Results Genotyping success was >95% and all SNP's were in Hardy–Weinburg equilibrium (p>0.05). Bronchiectasis was associated with a homozygous mutation in the promoter of ficolin-2 (rs3124952) (28.5% vs 19.5%, p=0.002) and a homozygous mutation in exon-8 of the ficolin-2 gene causing impaired binding (rs17549193) (12% vs 8.4%, p=0.04). Low serum levels (<1.6 μg/ml, 2 SD. below the mean for controls) were strongly associated with the promoter polymorphisms (p<0.0001) and with bronchiectasis (18.7% vs 7.8%, p<0.0001). In-vitro, ficolin-2 bound to over 60 strains of P aeruginosa, including clinical isolates and mucoid strains, activating the lectin pathway of complement and promoting C3 and C4 deposition. Ficolin-2 also bound to Streptococcus pneumoniae, Haemophilus influenzae and Staphylococcus aureus. Opsonisation with ficolin-2 promoted phagocytosis of P aeruginosa (PA01) by human neutrophils in a MASP-2 but not c1q dependent manner (p<0.0001) (Abstract T2 figure 1). On multivariable analysis chronic bacterial colonisation (OR=3.5; p<0.0001) and particularly P aeruginosa colonisation (OR=2.8, p=0.0001) were independently associated with ficolin-2 insufficiency. These patients also had more frequent outpatient exacerbations (mean 3.2/yr vs 2.4/yr, p=0.01) and unscheduled hospital admissions for exacerbations (OR=2.3; p<0.0001).

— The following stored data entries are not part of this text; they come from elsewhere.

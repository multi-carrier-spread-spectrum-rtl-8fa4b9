// mnc_pkg: types and constants shared by the multi-carrier spread-spectrum
// (MNC-OOK) wireless-interface transceiver.
//
// The transceiver moves 32-bit router flits over four OOK carriers. Each
// carrier lane runs in one of three communication patterns: uncoded
// unicast/broadcast (8 data bits per 312.5 MHz cycle), multicast with a 4-chip
// Hadamard code (2 data bits per cycle) or multicast with an 8-chip Hadamard
// code (1 data bit per cycle). Every carrier carries 8 chips per 312.5 MHz
// cycle, i.e. 2.5 Gchip/s.
//
// Three codes per size group (i = 1..3) serve the four nodes of a cluster.
// Codes are rows 1..3 of the Sylvester Hadamard matrices of order 4 and 8
// (row 0, all ones, is not balanced and is not used). A '+1' entry is chip 1,
// a '-1' entry is chip 0. Chip k of row r is +1 when popcount(r & k) is even.
// Chip k of a code vector sits at bit k and is sent first for k = 0.
package mnc_pkg;

  localparam int unsigned FLIT_W    = 32;  // router interface width
  localparam int unsigned N_LANES   = 4;   // carriers f1..f4
  localparam int unsigned CHIPS     = 8;   // chips per 312.5 MHz cycle
  localparam int unsigned ADC_BITS  = 4;   // ADC resolution

  typedef logic [FLIT_W-1:0]   flit_t;
  typedef logic [CHIPS-1:0]    word_t;
  typedef logic [ADC_BITS-1:0] sample_t;
  typedef sample_t [CHIPS-1:0] adc_word_t; // sample k is chip k

  // Communication pattern of a lane; bits_per_cycle() gives its data rate.
  typedef enum logic [1:0] {
    MODE_UNI = 2'd0,  // unicast/broadcast, no code, 8 bits per cycle
    MODE_C4  = 2'd1,  // multicast, 4-chip code (group j=1), 2 bits per cycle
    MODE_C8  = 2'd2   // multicast, 8-chip code (group j=2), 1 bit per cycle
  } mode_e;

  typedef logic [1:0] code_idx_t;  // 0..2 selects code i = 1..3

  // Configuration of one lane direction.
  typedef struct packed {
    logic      en;
    mode_e     mode;
    code_idx_t code;
  } lane_cfg_t;

  // Sub-block enables the access control hands to a transmitter lane.
  typedef struct packed {
    logic ser_en;   // SER(32:1/2/8)
    logic enc_en;   // DSSS encoder
    logic ser8_en;  // SER(8:1) and, beyond it, the RF front end
  } tx_gate_t;

  // Sub-block enables the access control hands to a receiver lane.
  typedef struct packed {
    logic dec_en;   // DSSS decoder
    logic hd_en;    // hard decision
    logic des1_en;  // DESER(1:32) and its buffer
    logic des2_en;  // DESER(2:32) and its buffer
    logic des8_en;  // DESER(8:32) and its buffer
  } rx_gate_t;

  function automatic int unsigned bits_per_cycle(mode_e m);
    case (m)
      MODE_C4: return 2;
      MODE_C8: return 1;
      default: return 8;
    endcase
  endfunction

  // Hadamard row r (1..N-1) of order n (4 or 8) as a chip vector.
  function automatic word_t hadamard_row(int unsigned n, logic [2:0] r);
    word_t v = '0;
    for (int unsigned k = 0; k < n; k++) v[k] = ~^(r & 3'(k));
    return v;
  endfunction

  function automatic logic [3:0] code4(code_idx_t i);
    return hadamard_row(4, 3'(i) + 3'd1)[3:0];
  endfunction

  function automatic word_t code8(code_idx_t i);
    return hadamard_row(8, 3'(i) + 3'd1);
  endfunction

endpackage
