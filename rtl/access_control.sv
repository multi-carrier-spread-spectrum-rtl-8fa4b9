// access_control: configuration and flit steering of the wireless interface.
//
// The document gives this block's function: it sets up the communication
// pattern of each carrier, hands the Hadamard codes C_ij to the lanes and
// switches off the sub-blocks a pattern does not use, and it sits between
// the router and the lanes. How it does so here is this design's own:
//
// * Configuration phase. cfg_we writes a shadow register per lane and
//   direction: {en, mode, code}. cfg_apply (any clk cycle) makes the shadow
//   active at the next ce edge. At the ce edge after that, tx_sync starts
//   slot timing in all transmitter lanes; RX_DELAY 312.5 MHz cycles later,
//   rx_sync tells the receiver lanes that the ADC word now present is the
//   first of a slot. All nodes of the WiNoC apply together, so RX_DELAY is
//   the link latency from a transmitter's sync to the receiver's ADC word.
//   Receiver codes load one cycle after the apply edge (rx_load_code).
// * Gating: from the active configuration, tx_gate/rx_gate enable only the
//   serializer, encoder, decoder, slicer and deserializer each lane needs.
// * Transmit: a router flit carries the index of its carrier lane
//   (tx_lane); the flit is handed to that lane and tx_ready is that lane's
//   ready. A flit for a disabled lane waits.
// * Receive: the four lane outputs are merged round robin into one router
//   stream tagged with the lane index (valid/ready, ready may depend on
//   valid).
module access_control
  import mnc_pkg::*;
#(
  parameter int unsigned RX_DELAY = 3   // >= 1
) (
  input  logic        clk,
  input  logic        rst_n,
  input  logic        ce,
  // configuration port
  input  logic        cfg_we,
  input  logic        cfg_rx,      // 0: transmitter, 1: receiver
  input  logic [1:0]  cfg_lane,
  input  lane_cfg_t   cfg_data,
  input  logic        cfg_apply,
  output logic        cfg_pending,
  // router, transmit side
  input  logic        tx_valid,
  input  flit_t       tx_flit,
  input  logic [1:0]  tx_lane,
  output logic        tx_ready,
  // transmitter lanes
  output logic [N_LANES-1:0] lane_tx_valid,
  output flit_t              lane_tx_flit,
  input  logic [N_LANES-1:0] lane_tx_ready,
  output lane_cfg_t          tx_cfg  [N_LANES],
  output tx_gate_t           tx_gate [N_LANES],
  output logic               tx_sync,
  // receiver lanes
  output lane_cfg_t          rx_cfg  [N_LANES],
  output rx_gate_t           rx_gate [N_LANES],
  output logic               rx_load_code,
  output logic               rx_sync,
  input  logic [N_LANES-1:0] lane_rx_valid,
  input  flit_t              lane_rx_flit [N_LANES],
  output logic [N_LANES-1:0] lane_rx_ready,
  // router, receive side
  output logic        rx_valid,
  output flit_t       rx_flit,
  output logic [1:0]  rx_lane,
  input  logic        rx_ready
);

  lane_cfg_t  tx_shadow [N_LANES];
  lane_cfg_t  rx_shadow [N_LANES];
  logic [7:0] rx_cnt;
  logic [1:0] rr;

  // ---------------- configuration ----------------
  always_ff @(posedge clk or negedge rst_n) begin
    if (!rst_n) begin
      for (int i = 0; i < N_LANES; i++) begin
        tx_shadow[i] <= '{en: 1'b0, mode: MODE_UNI, code: '0};
        rx_shadow[i] <= '{en: 1'b0, mode: MODE_UNI, code: '0};
        tx_cfg[i]    <= '{en: 1'b0, mode: MODE_UNI, code: '0};
        rx_cfg[i]    <= '{en: 1'b0, mode: MODE_UNI, code: '0};
      end
      cfg_pending  <= 1'b0;
      tx_sync      <= 1'b0;
      rx_sync      <= 1'b0;
      rx_load_code <= 1'b0;
      rx_cnt       <= '0;
    end else begin
      if (cfg_we) begin
        if (cfg_rx) rx_shadow[cfg_lane] <= cfg_data;
        else        tx_shadow[cfg_lane] <= cfg_data;
      end
      if (cfg_apply) cfg_pending <= 1'b1;
      if (ce) begin
        tx_sync      <= 1'b0;
        rx_load_code <= 1'b0;
        rx_sync      <= 1'b0;
        if (cfg_pending) begin
          for (int i = 0; i < N_LANES; i++) begin
            tx_cfg[i] <= tx_shadow[i];
            rx_cfg[i] <= rx_shadow[i];
          end
          cfg_pending  <= cfg_apply;
          tx_sync      <= 1'b1;
          rx_load_code <= 1'b1;
          rx_cnt       <= 8'(RX_DELAY);
        end else if (rx_cnt != 0) begin
          rx_cnt  <= rx_cnt - 8'd1;
          rx_sync <= (rx_cnt == 8'd1);
        end
      end
    end
  end

  // ---------------- sub-block gating ----------------
  always_comb begin
    for (int i = 0; i < N_LANES; i++) begin
      tx_gate[i].ser_en  = tx_cfg[i].en;
      tx_gate[i].enc_en  = tx_cfg[i].en && tx_cfg[i].mode != MODE_UNI;
      tx_gate[i].ser8_en = tx_cfg[i].en;
      rx_gate[i].dec_en  = rx_cfg[i].en && rx_cfg[i].mode != MODE_UNI;
      rx_gate[i].hd_en   = rx_cfg[i].en && rx_cfg[i].mode == MODE_UNI;
      rx_gate[i].des1_en = rx_cfg[i].en && rx_cfg[i].mode == MODE_C8;
      rx_gate[i].des2_en = rx_cfg[i].en && rx_cfg[i].mode == MODE_C4;
      rx_gate[i].des8_en = rx_cfg[i].en && rx_cfg[i].mode == MODE_UNI;
    end
  end

  // ---------------- transmit steering ----------------
  assign lane_tx_flit = tx_flit;
  always_comb begin
    for (int i = 0; i < N_LANES; i++)
      lane_tx_valid[i] = tx_valid && tx_lane == 2'(i) && tx_cfg[i].en;
  end
  assign tx_ready = lane_tx_ready[tx_lane] && tx_cfg[tx_lane].en;

  // ---------------- receive merge, round robin ----------------
  always_comb begin
    logic [1:0] idx;
    rx_valid      = 1'b0;
    rx_lane       = rr;
    rx_flit       = lane_rx_flit[rr];
    lane_rx_ready = '0;
    for (int k = N_LANES - 1; k >= 0; k--) begin
      idx = rr + 2'(k);
      if (lane_rx_valid[idx]) begin
        rx_valid = 1'b1;
        rx_lane  = idx;
        rx_flit  = lane_rx_flit[idx];
      end
    end
    if (rx_valid) lane_rx_ready[rx_lane] = rx_ready;
  end

  // at most one lane gets the router's flit, and only an enabled one
  assert property (@(posedge clk) disable iff (!rst_n) $onehot0(lane_tx_valid));
  // a lane is released only when the router takes its flit
  assert property (@(posedge clk) disable iff (!rst_n)
                   lane_rx_ready != '0 |-> rx_valid && rx_ready && $onehot(lane_rx_ready));

  always_ff @(posedge clk or negedge rst_n) begin
    if (!rst_n)                    rr <= '0;
    else if (rx_valid && rx_ready) rr <= rx_lane + 2'd1;
  end

endmodule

Phagocytosis of FITC labelled Pseudomonas aeruginosa by neutrophils is enhanced by recombinant Ficolin-2 in the presence of complement.
Conclusion Single nucleotide polymorphisms in the ficolin-2 gene affecting serum levels and carbohydrate binding are associated with non-CF bronchiectasis and increase susceptibility to colonisation with P aeruginosa.